The evidence in the instant case consisted of prior statements and admissions which were repudiated and denied at trial. A determination of the credibility of the witnesses was critical to the resolution of the conflicting and contradictory evidence. Exclusion of testimony crucial to that credibility determination constitutes reversible error. (See People v. Collins (1985), 106 Ill. 2d 237, 478 N.E.2d 267; People v. Hosty, 146 Ill. App. 3d 876, 497 N.E.2d 334.) Therefore, a reversal and remand are required.

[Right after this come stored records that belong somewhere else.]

// simd_adder: the half-word adder unit behind HADD, HADDAC, HADDF and
// HADDFAC.
//
// Operands j and k each hold two signed 16-bit samples (high and low
// half); acc is the old value of the destination Ri.
//   HADD    : Ri.h = j.h + k.h            Ri.l = j.l + k.l
//   HADDAC  : Ri.h = Ri.h + j.h + k.h     Ri.l = Ri.l + j.l + k.l
//   HADDF   : Ri = (j.h + k.h) + (j.l + k.l)        (32-bit sum)
//   HADDFAC : Ri = Ri + (j.h + k.h) + (j.l + k.l)   (32-bit sum)
// Lane sums wrap at 16 bits; in the F forms the two lane sums are kept
// at full precision (17 bits, sign-extended) before the 32-bit addition.
// Timing: HADD leaves on the short output SHORT_STAGES cycles after
// in_valid; the other three leave on the long output LONG_STAGES cycles
// after in_valid. The two outputs are separate write-back sources.
// The operations and the 3- and 5-stage depths of HADD and HADDAC follow
// the source text; giving HADDF and HADDFAC the 5-stage depth, and the
// 17-bit lane sums of the F forms, are this design's choices.
module simd_adder
  import risc_pkg::*;
#(
  parameter int unsigned SHORT_STAGES = 3,
  parameter int unsigned LONG_STAGES  = 5
) (
  input  logic      clk,
  input  logic      rst_n,
  input  logic      in_valid,
  input  media_op_e in_op,
  input  word_t     in_j,
  input  word_t     in_k,
  input  word_t     in_acc,
  input  reg_addr_t in_rd,
  output wb_t       out_short,
  output wb_t       out_long
);

  wb_t s_comb, l_comb;
  wb_t s_pipe [SHORT_STAGES];
  wb_t l_pipe [LONG_STAGES];

  always_comb begin
    logic [15:0] hs, ls;
    logic signed [16:0] hf, lf;
    word_t fsum;
    hs   = in_j[31:16] + in_k[31:16];
    ls   = in_j[15:0]  + in_k[15:0];
    hf   = 17'($signed(in_j[31:16])) + 17'($signed(in_k[31:16]));
    lf   = 17'($signed(in_j[15:0]))  + 17'($signed(in_k[15:0]));
    fsum = word_t'(32'(hf) + 32'(lf));
    s_comb = '{valid: in_valid && in_op == MD_HADD, rd: in_rd, data: {hs, ls}};
    l_comb.valid = in_valid && (in_op inside {MD_HADDAC, MD_HADDF, MD_HADDFAC});
    l_comb.rd    = in_rd;
    unique case (in_op)
      MD_HADDAC:  l_comb.data = {in_acc[31:16] + hs, in_acc[15:0] + ls};
      MD_HADDF:   l_comb.data = fsum;
      MD_HADDFAC: l_comb.data = in_acc + fsum;
      default:    l_comb.data = '0;
    endcase
  end

  always_ff @(posedge clk or negedge rst_n) begin
    if (!rst_n) begin
      for (int i = 0; i < int'(SHORT_STAGES); i++) s_pipe[i] <= '0;
      for (int i = 0; i < int'(LONG_STAGES); i++)  l_pipe[i] <= '0;
    end else begin
      s_pipe[0] <= s_comb;
      l_pipe[0] <= l_comb;
      for (int i = 1; i < int'(SHORT_STAGES); i++) s_pipe[i] <= s_pipe[i-1];
      for (int i = 1; i < int'(LONG_STAGES); i++)  l_pipe[i] <= l_pipe[i-1];
    end
  end

  assign out_short = s_pipe[SHORT_STAGES-1];
  assign out_long  = l_pipe[LONG_STAGES-1];

endmodule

In view of the reversal and remand, we need not address the petitioners’ third argument that the decision to dismiss the petitions for adjudication of wardship was against the manifest weight of the evidence.

For the foregoing reasons, the judgment of the circuit court of *715Cook County is reversed and the cause is remanded for further proceedings consistent with this opinion.

Reversed and remanded.

McNULTY and T. O’BRIEN, JJ., concur.